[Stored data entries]
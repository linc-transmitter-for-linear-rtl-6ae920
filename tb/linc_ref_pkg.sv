// linc_ref_pkg: reference models for the separator testbenches.
//
// Each function recomputes, from the arithmetic definitions and with plain
// integer and real math, what a block of the separator must return, without
// sharing code with the RTL: square roots come from $sqrt and are corrected
// to the exact floor, divisions use the language's / and % operators.
package linc_ref_pkg;

  // floor(sqrt(n)) for n < 2^62.
  function automatic longint ref_isqrt(input longint n);
    longint r;
    r = longint'($floor($sqrt(real'(n))));
    while (r * r > n) r--;
    while ((r + 1) * (r + 1) <= n) r++;
    return r;
  endfunction

  // Table entry of method 1: unsigned 12.14 SR_Part for x = a / 2^14.
  function automatic longint ref_lut_entry(input int a);
    longint v, la, num;
    if (a == 0) return (64'd1 << 26) - 1;
    la  = longint'(a);
    num = 64'd16384 - la;
    v = ref_isqrt((num << 28) / la);
    if (v > (64'd1 << 26) - 1) v = (64'd1 << 26) - 1;
    return v;
  endfunction

  // SR_Part of method 1 for a 24-bit unsigned 2.22 power.
  function automatic longint ref_sr_lut(input logic [23:0] pow);
    if (pow[23:22] != 0) return 0;
    return ref_lut_entry(int'(pow[21:8]));
  endfunction

  // Divider of method 2: quotient and remainder of 1024 / d, 10-bit quotient
  // saturated to 1023 (remainder 0) when it does not fit or d = 0.
  function automatic void ref_div(input int d, output int q, output int r);
    if (d == 0 || 1024 / d > 1023) begin
      q = 1023;
      r = 0;
    end else begin
      q = 1024 / d;
      r = 1024 % d;
    end
  endfunction

  // SR_Part of method 2 (unsigned 4.8) for a 24-bit unsigned 2.22 power.
  function automatic longint ref_sr_srfb(input logic [23:0] pow);
    int q, r;
    longint rad, lq, lr;
    if (pow[23:22] != 0) return 0;
    ref_div(int'(pow[21:14]), q, r);
    lq  = longint'(q);
    lr  = longint'(r);
    rad = (lq - 64'd4) * 64'd16 + lr / 64'd16;
    return ref_isqrt(rad * 1024);
  endfunction

  // Saturate to a 14-bit signed code.
  function automatic longint ref_sat14(input longint v);
    if (v > 8191) return 8191;
    if (v < -8192) return -8192;
    return v;
  endfunction

  // floor(v / 2^sh) for signed v.
  function automatic longint ref_floor_div(input longint v, input int sh);
    longint p;
    p = longint'(1) << sh;
    if (v >= 0) return v / p;
    return -((-v + p - 1) / p);
  endfunction

  // LINC components in 2.12 codes for sample (i, q) in 1.11 codes and an
  // unsigned SR_Part code with `frac` fraction bits.
  function automatic void ref_comp(input int i, input int q, input longint sr,
                                   input int frac,
                                   output int i1, output int q1,
                                   output int i2, output int q2);
    longint a_i, a_q, p_i, p_q;
    a_i = longint'(i) * (longint'(1) << frac);
    a_q = longint'(q) * (longint'(1) << frac);
    p_q = longint'(q) * sr;
    p_i = longint'(i) * sr;
    i1 = int'(ref_sat14(ref_floor_div(a_i - p_q, frac - 1)));
    q1 = int'(ref_sat14(ref_floor_div(a_q + p_i, frac - 1)));
    i2 = int'(ref_sat14(ref_floor_div(a_i + p_q, frac - 1)));
    q2 = int'(ref_sat14(ref_floor_div(a_q - p_i, frac - 1)));
  endfunction

endpackage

TASK DESCRIPTION: Reproduce exactly the lines above from the line with "fit or d = 0." to the line with "4.8) for a 24-bit unsigned 2.22 power.", including both, and add nothing.

SOLUTION:
  // saturated to 1023 (remainder 0) when it does not fit or d = 0.
  function automatic void ref_div(input int d, output int q, output int r);
    if (d == 0 || 1024 / d > 1023) begin
      q = 1023;
      r = 0;
    end else begin
      q = 1024 / d;
      r = 1024 % d;
    end
  endfunction

  // SR_Part of method 2 (unsigned 4.8) for a 24-bit unsigned 2.22 power.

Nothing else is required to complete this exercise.